═════ Material for this exercise

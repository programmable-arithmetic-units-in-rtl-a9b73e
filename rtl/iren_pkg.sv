// iren_pkg: types and constants shared by the IREN blocks.
//
// The IREN datapath works on 8-bit operands (the accuracy the architecture
// is built for) and moves them on 16-bit interconnection links, wide enough
// for a full 8x8 product. The arithmetic array has the row order of its
// floorplan: multipliers, adders, multipliers, adders, registers. The
// operand-source encoding, the configuration word layout and the control
// signal bit assignment below are this implementation's own choices.
package iren_pkg;

  localparam int unsigned DATA_W = 8;   // operand accuracy
  localparam int unsigned LINK_W = 16;  // width of one interconnection link
  localparam int unsigned N_ROWS = 5;   // mul, add, mul, add, reg

  typedef logic signed [DATA_W-1:0] data_t;
  typedef logic signed [LINK_W-1:0] link_t;

  // Kind of unit in each array row, top to bottom.
  typedef enum logic [1:0] {
    UNIT_MUL = 2'd0,
    UNIT_ADD = 2'd1,
    UNIT_REG = 2'd2
  } unit_kind_e;

  function automatic unit_kind_e row_kind(input int unsigned row);
    case (row)
      0, 2:    return UNIT_MUL;
      1, 3:    return UNIT_ADD;
      default: return UNIT_REG;
    endcase
  endfunction

  // Where one operand input of an array unit takes its value from.
  typedef enum logic [2:0] {
    SRC_ZERO     = 3'd0,  // constant "0"
    SRC_UP_LEFT  = 3'd1,  // channel above, column c-1
    SRC_UP       = 3'd2,  // channel above, column c
    SRC_UP_RIGHT = 3'd3,  // channel above, column c+1
    SRC_RAM      = 3'd4,  // RAM lane c
    SRC_MEM      = 3'd5,  // Memory lane c
    SRC_REG      = 3'd6,  // register row output, column c
    SRC_EXT      = 3'd7   // array I/O port lane c
  } src_e;

  // Configuration of one array unit (one crossing of the interconnect).
  // bypass: the channel below the unit carries the channel above it
  // unchanged, so the unit itself is unusable.
  // split, carry_left: adder accuracy (adder rows only): two independent
  // 8-bit adds, and carry-in from the adder of the column to the left.
  typedef struct packed {
    logic carry_left;
    logic split;
    logic bypass;
    src_e sel_b;
    src_e sel_a;
  } unit_cfg_t;

  localparam int unsigned UNIT_CFG_W = $bits(unit_cfg_t);

  // Control signals produced by the output OR array of the control unit.
  localparam int unsigned CTRL_W       = 8;
  localparam int unsigned CTRL_R_CLR   = 0;  // registers load "0"
  localparam int unsigned CTRL_R_LOAD  = 1;  // registers load their source
  localparam int unsigned CTRL_ADDR_CLR = 2; // RAM and Memory addresses to 0
  localparam int unsigned CTRL_RAM_INC = 3;  // RAM address + 1
  localparam int unsigned CTRL_MEM_INC = 4;  // Memory address + 1
  localparam int unsigned CTRL_OUT_STB = 5;  // array result is valid
  // bits 6 and 7 are free control lines brought out of the top

endpackage
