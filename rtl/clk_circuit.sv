// clk_circuit: the control unit's clock circuit, giving Clk1 .. Clkn.
//
// The outputs are clock enables, one-cycle pulses in the single system
// clock domain, not separate clocks: output k pulses once every div[k]+1
// cycles, so div[k] = 0 gives an enable in every cycle. Each output has its
// own counter that runs while `enable` is high and restarts when it is low.
// The document names the clock circuit and its outputs Clk1..Clkn only;
// dividing down one clock into enables is this design's choice.
module clk_circuit #(
  parameter int unsigned N_CLK = 4,
  parameter int unsigned DIV_W = 8
) (
  input  logic             clk,
  input  logic             rst_n,
  input  logic             enable,
  input  logic [DIV_W-1:0] div    [N_CLK],
  output logic [N_CLK-1:0] clk_en
);
  logic [DIV_W-1:0] cnt [N_CLK];

  always_ff @(posedge clk or negedge rst_n) begin
    if (!rst_n) begin
      for (int k = 0; k < int'(N_CLK); k++) cnt[k] <= '0;
    end else begin
      for (int k = 0; k < int'(N_CLK); k++) begin
        if (!enable || cnt[k] >= div[k]) cnt[k] <= '0;
        else                             cnt[k] <= cnt[k] + 1'b1;
      end
    end
  end

  always_comb begin
    for (int k = 0; k < int'(N_CLK); k++) clk_en[k] = enable && (cnt[k] >= div[k]);
  end
endmodule
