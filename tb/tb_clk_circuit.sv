// tb_clk_circuit: programs four dividers (every cycle, every 2nd, 5th and
// 8th cycle), counts each output's pulses over a window and checks the
// pulse spacing; checks that no pulse appears while the circuit is disabled.
module tb_clk_circuit;
  logic clk = 0, rst_n = 0, enable = 0;
  logic [7:0] div [4];
  logic [3:0] clk_en;
  int checks = 0, failures = 0;
  int pulses [4];
  int last [4];

  clk_circuit dut (.clk, .rst_n, .enable, .div, .clk_en);

  always #5 clk = ~clk;

  initial begin
    repeat (20000) @(posedge clk);
    failures++;
    $display("TB_RESULT checks=%0d failures=%0d", checks, failures);
    $finish;
  end

  initial begin
    div[0] = 0; div[1] = 1; div[2] = 4; div[3] = 7;
    for (int k = 0; k < 4; k++) begin pulses[k] = 0; last[k] = -1; end
    repeat (2) @(posedge clk);
    @(negedge clk) rst_n = 1;
    repeat (5) begin
      @(negedge clk);
      checks++;
      if (clk_en !== 4'b0) begin failures++; $display("FAIL pulse while disabled"); end
    end
    enable = 1;
    for (int t = 0; t < 400; t++) begin
      @(negedge clk);
      for (int k = 0; k < 4; k++) begin
        if (clk_en[k]) begin
          if (last[k] >= 0) begin
            checks++;
            if (t - last[k] != int'(div[k]) + 1) begin
              failures++;
              $display("FAIL clk%0d spacing %0d, want %0d", k + 1, t - last[k], div[k] + 1);
            end
          end
          last[k] = t;
          pulses[k]++;
        end
      end
    end
    for (int k = 0; k < 4; k++) begin
      checks++;
      if (pulses[k] < 400 / (int'(div[k]) + 1) - 1 || pulses[k] > 400 / (int'(div[k]) + 1) + 1) begin
        failures++;
        $display("FAIL clk%0d %0d pulses in 400 cycles", k + 1, pulses[k]);
      end
    end
    $display("TB_RESULT checks=%0d failures=%0d", checks, failures);
    $finish;
  end
endmodule
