// hard_limiter: the step activation of a Hopfield neuron cell.
//
// Maps the neuron's weighted sum to a bipolar state: +1 when the sum is zero
// or positive, -1 when it is negative, as an 8-bit two's-complement value
// ready to be used as a neuron state U again, plus the same decision as one
// bit (1 for +1). Purely combinational. The step shape is the document's;
// the output coding and the choice that 0 maps to +1 are this design's.
module hard_limiter
  import iren_pkg::*;
(
  input  link_t x,
  output data_t y,
  output logic  y_bit
);
  always_comb begin
    y_bit = ~x[LINK_W-1];
    y     = y_bit ? data_t'(1) : data_t'(-1);
  end
endmodule
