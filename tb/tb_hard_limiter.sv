// tb_hard_limiter: every 16-bit input; checks the bipolar output (+1 for a
// sum of zero or more, -1 below zero) and its one-bit form.
module tb_hard_limiter;
  import iren_pkg::*;
  link_t x;
  data_t y;
  logic  y_bit;
  int checks = 0, failures = 0;

  hard_limiter dut (.x, .y, .y_bit);

  initial begin
    #10000000;
    failures++;
    $display("TB_RESULT checks=%0d failures=%0d", checks, failures);
    $finish;
  end

  initial begin
    for (int i = -32768; i < 32768; i++) begin
      x = link_t'(i);
      #1;
      checks++;
      if ((i >= 0 && (y !== 8'sd1 || y_bit !== 1'b1)) || (i < 0 && (y !== -8'sd1 || y_bit !== 1'b0))) begin
        failures++;
        if (failures < 10) $display("FAIL x=%0d y=%0d bit=%b", i, y, y_bit);
      end
    end
    $display("TB_RESULT checks=%0d failures=%0d", checks, failures);
    $finish;
  end
endmodule
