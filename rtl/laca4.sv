// laca4: 4-bit look-ahead carry adder (LACA) slice.
//
// Each bit forms a generate g = a & b and a propagate p = a ^ b. All four
// carries are formed at once from g, p and the carry-in by the two-level
// look-ahead equations, so no carry ripples through the slice. Besides the
// sum the slice gives its carry-out and its group generate / propagate.
// Purely combinational. The look-ahead principle is the document's; the
// equations are the textbook ones.
module laca4 (
  input  logic [3:0] a,
  input  logic [3:0] b,
  input  logic       cin,
  output logic [3:0] s,
  output logic       cout,
  output logic       gg,   // group generate
  output logic       gp    // group propagate
);
  logic [3:0] g, p;
  logic [4:0] c;

  always_comb begin
    g = a & b;
    p = a ^ b;
    c[0] = cin;
    c[1] = g[0] | (p[0] & cin);
    c[2] = g[1] | (p[1] & g[0]) | (p[1] & p[0] & cin);
    c[3] = g[2] | (p[2] & g[1]) | (p[2] & p[1] & g[0]) | (p[2] & p[1] & p[0] & cin);
    gg   = g[3] | (p[3] & g[2]) | (p[3] & p[2] & g[1]) | (p[3] & p[2] & p[1] & g[0]);
    gp   = &p;
    c[4] = gg | (gp & cin);
    s    = p ^ c[3:0];
    cout = c[4];
  end
endmodule
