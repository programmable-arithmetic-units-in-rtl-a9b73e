// tb_laca4: exhaustive check of the 4-bit look-ahead carry slice against
// integer addition: every a, b and carry-in, sum, carry-out and the group
// generate / propagate outputs.
module tb_laca4;
  logic [3:0] a, b, s;
  logic cin, cout, gg, gp;
  int checks = 0, failures = 0;

  laca4 dut (.a, .b, .cin, .s, .cout, .gg, .gp);

  initial begin
    #100000;
    failures++;
    $display("TB_RESULT checks=%0d failures=%0d", checks, failures);
    $finish;
  end

  initial begin
    for (int i = 0; i < 512; i++) begin
      logic [4:0] ref_sum;
      {cin, a, b} = 9'(i);
      #1;
      ref_sum = 5'(a) + 5'(b) + 5'(cin);
      checks++;
      if ({cout, s} !== ref_sum) begin
        failures++;
        $display("FAIL a=%h b=%h cin=%b got %b%h want %h", a, b, cin, cout, s, ref_sum);
      end
      checks++;
      if (gp !== ((a ^ b) == 4'hf) || gg !== ((5'(a) + 5'(b)) > 5'd15)) begin
        failures++;
        $display("FAIL group signals a=%h b=%h gg=%b gp=%b", a, b, gg, gp);
      end
    end
    $display("TB_RESULT checks=%0d failures=%0d", checks, failures);
    $finish;
  end
endmodule
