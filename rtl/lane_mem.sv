// lane_mem: a word-wide memory feeding one operand lane per array column.
//
// DEPTH words, each LANES bytes wide. The read port presents all lanes of
// word raddr at once (asynchronous read, as from distributed FPGA RAM),
// one byte per column of the arithmetic array. The write port writes one
// lane of one word per clock. Used twice in the IREN top: as the RAM that
// holds the neuron states U and as the Memory that holds the weights W. The
// contents are not reset. The document names the RAM and the Memory and
// their place in the architecture; organisation and sizes are this
// design's choice.
module lane_mem #(
  parameter int unsigned DEPTH = 16,
  parameter int unsigned LANES = 8,
  parameter int unsigned W     = 8
) (
  input  logic                       clk,
  input  logic                       we,
  input  logic [$clog2(DEPTH)-1:0]   waddr,
  input  logic [$clog2(LANES)-1:0]   wlane,
  input  logic [W-1:0]               wdata,
  input  logic [$clog2(DEPTH)-1:0]   raddr,
  output logic [W-1:0]               rdata [LANES]
);
  logic [W-1:0] mem [DEPTH][LANES];

  always_ff @(posedge clk) begin
    if (we) mem[waddr][wlane] <= wdata;
  end

  assign rdata = mem[raddr];
endmodule
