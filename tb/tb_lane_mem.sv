// tb_lane_mem: fills a 16-word x 8-lane memory one lane per clock, then
// reads every word back and checks all lanes; rewrites single lanes and
// checks that their neighbours are kept.
module tb_lane_mem;
  logic clk = 0;
  logic we = 0;
  logic [3:0] waddr = 0, raddr = 0;
  logic [2:0] wlane = 0;
  logic [7:0] wdata = 0;
  logic [7:0] rdata [8];
  logic [7:0] model [16][8];
  int checks = 0, failures = 0;

  lane_mem dut (.clk, .we, .waddr, .wlane, .wdata, .raddr, .rdata);

  always #5 clk = ~clk;

  initial begin
    repeat (20000) @(posedge clk);
    failures++;
    $display("TB_RESULT checks=%0d failures=%0d", checks, failures);
    $finish;
  end

  task automatic write(input int adr, input int lane, input logic [7:0] d);
    @(negedge clk);
    we = 1; waddr = 4'(adr); wlane = 3'(lane); wdata = d;
    model[adr][lane] = d;
    @(negedge clk);
    we = 0;
  endtask

  task automatic check_all();
    for (int adr = 0; adr < 16; adr++) begin
      raddr = 4'(adr);
      #1;
      for (int l = 0; l < 8; l++) begin
        checks++;
        if (rdata[l] !== model[adr][l]) begin
          failures++;
          $display("FAIL word %0d lane %0d: %h want %h", adr, l, rdata[l], model[adr][l]);
        end
      end
    end
  endtask

  initial begin
    for (int adr = 0; adr < 16; adr++)
      for (int l = 0; l < 8; l++) write(adr, l, 8'($urandom));
    check_all();
    for (int i = 0; i < 40; i++) write(int'($urandom_range(0, 15)), int'($urandom_range(0, 7)), 8'($urandom));
    check_all();
    $display("TB_RESULT checks=%0d failures=%0d", checks, failures);
    $finish;
  end
endmodule
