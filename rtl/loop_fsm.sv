// loop_fsm: one of the control unit's loop state machines.
//
// It turns one backward edge of the control state graph into a counted
// loop. When the sequencer steps out of the loop's end state (at_end & step),
// the FSM says whether to jump back to the loop's first state: it does so
// `count` times, then lets the sequencer fall through once and rearms, so
// that the loop runs again in full the next time it is entered (a loop
// nested inside another one starts afresh on every outer pass).
//   IDLE    : not inside the loop; at the end state it jumps if count > 0
//             and loads remaining = count - 1.
//   LOOPING : inside the loop; it jumps while remaining > 0, counting down,
//             and returns to IDLE on the pass where it does not jump.
// jump is combinational; the state changes on the clock edge of a step.
// The document gives three such FSMs and loops repeated n, m and k times;
// the meaning of count (number of backward jumps) is this design's choice.
module loop_fsm #(
  parameter int unsigned CNT_W = 8
) (
  input  logic             clk,
  input  logic             rst_n,
  input  logic [CNT_W-1:0] count,   // programmed number of backward jumps
  input  logic             at_end,  // current state is this loop's end state
  input  logic             step,    // the sequencer advances this cycle
  output logic             jump,    // take the backward edge
  output logic             active   // inside the loop (for status)
);
  typedef enum logic {IDLE = 1'b0, LOOPING = 1'b1} loop_state_e;

  loop_state_e     st;
  logic [CNT_W-1:0] remaining;

  always_comb begin
    jump   = at_end && ((st == IDLE) ? (count != '0) : (remaining != '0));
    active = (st == LOOPING);
  end

  always_ff @(posedge clk or negedge rst_n) begin
    if (!rst_n) begin
      st        <= IDLE;
      remaining <= '0;
    end else if (at_end && step) begin
      if (st == IDLE) begin
        if (count != '0) begin
          st        <= LOOPING;
          remaining <= count - 1'b1;
        end
      end else if (remaining != '0) begin
        remaining <= remaining - 1'b1;
      end else begin
        st <= IDLE;
      end
    end
  end
endmodule
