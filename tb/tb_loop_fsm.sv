// tb_loop_fsm: drives a loop FSM through passes of a loop body with random
// repeat counts (0 included) and checks that exactly `count` backward jumps
// are granted per entry into the loop, that the fall-through pass follows,
// that the FSM rearms for the next entry, and that at_end without step
// changes nothing.
module tb_loop_fsm;
  logic clk = 0, rst_n = 0;
  logic [7:0] count = 0;
  logic at_end = 0, step = 0, jump, active;
  int checks = 0, failures = 0;

  loop_fsm dut (.clk, .rst_n, .count, .at_end, .step, .jump, .active);

  always #5 clk = ~clk;

  initial begin
    repeat (50000) @(posedge clk);
    failures++;
    $display("TB_RESULT checks=%0d failures=%0d", checks, failures);
    $finish;
  end

  initial begin
    repeat (2) @(posedge clk);
    @(negedge clk) rst_n = 1;
    for (int entry = 0; entry < 40; entry++) begin
      int jumps, n;
      jumps = 0;
      n = (entry < 3) ? entry : int'($urandom_range(0, 12));
      @(negedge clk);
      count = 8'(n);
      // a pass through states outside the end state
      at_end = 0; step = 1;
      @(negedge clk);
      // at_end without step must not advance the FSM
      at_end = 1; step = 0;
      @(negedge clk);
      forever begin
        at_end = 1; step = 1;
        #1;
        if (!jump) break;
        jumps++;
        @(negedge clk);
        at_end = 0; step = 1;   // loop body
        @(negedge clk);
      end
      @(negedge clk);
      at_end = 0; step = 0;
      checks++;
      if (jumps != n) begin
        failures++;
        $display("FAIL entry %0d: %0d jumps, want %0d", entry, jumps, n);
      end
      checks++;
      if (active) begin
        failures++;
        $display("FAIL entry %0d: still active after the loop", entry);
      end
    end
    $display("TB_RESULT checks=%0d failures=%0d", checks, failures);
    $finish;
  end
endmodule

══════════

Reproduce exactly, please, only the lines from the start of the data above to the line that contains "typedef struct packed", with both ends kept.

repository programmable-arithmetic-units-in-rtl-a9b73e
filename rtl/iren_pkg.sv
// iren_pkg: types and constants shared by the IREN blocks.
//
// The IREN datapath works on 8-bit operands (the accuracy the architecture
// is built for) and moves them on 16-bit interconnection links, wide enough
// for a full 8x8 product. The arithmetic array has the row order of its
// floorplan: multipliers, adders, multipliers, adders, registers. The
// operand-source encoding, the configuration word layout and the control
// signal bit assignment below are this implementation's own choices.
package iren_pkg;

  localparam int unsigned DATA_W = 8;   // operand accuracy
  localparam int unsigned LINK_W = 16;  // width of one interconnection link
  localparam int unsigned N_ROWS = 5;   // mul, add, mul, add, reg

  typedef logic signed [DATA_W-1:0] data_t;
  typedef logic signed [LINK_W-1:0] link_t;

  // Kind of unit in each array row, top to bottom.
  typedef enum logic [1:0] {
    UNIT_MUL = 2'd0,
    UNIT_ADD = 2'd1,
    UNIT_REG = 2'd2
  } unit_kind_e;

  function automatic unit_kind_e row_kind(input int unsigned row);
    case (row)
      0, 2:    return UNIT_MUL;
      1, 3:    return UNIT_ADD;
      default: return UNIT_REG;
    endcase
  endfunction

  // Where one operand input of an array unit takes its value from.
  typedef enum logic [2:0] {
    SRC_ZERO     = 3'd0,  // constant "0"
    SRC_UP_LEFT  = 3'd1,  // channel above, column c-1
    SRC_UP       = 3'd2,  // channel above, column c
    SRC_UP_RIGHT = 3'd3,  // channel above, column c+1
    SRC_RAM      = 3'd4,  // RAM lane c
    SRC_MEM      = 3'd5,  // Memory lane c
    SRC_REG      = 3'd6,  // register row output, column c
    SRC_EXT      = 3'd7   // array I/O port lane c
  } src_e;

  // Configuration of one array unit (one crossing of the interconnect).
  // bypass: the channel below the unit carries the channel above it
  // unchanged, so the unit itself is unusable.
  // split, carry_left: adder accuracy (adder rows only): two independent
  // 8-bit adds, and carry-in from the adder of the column to the left.
  typedef struct packed {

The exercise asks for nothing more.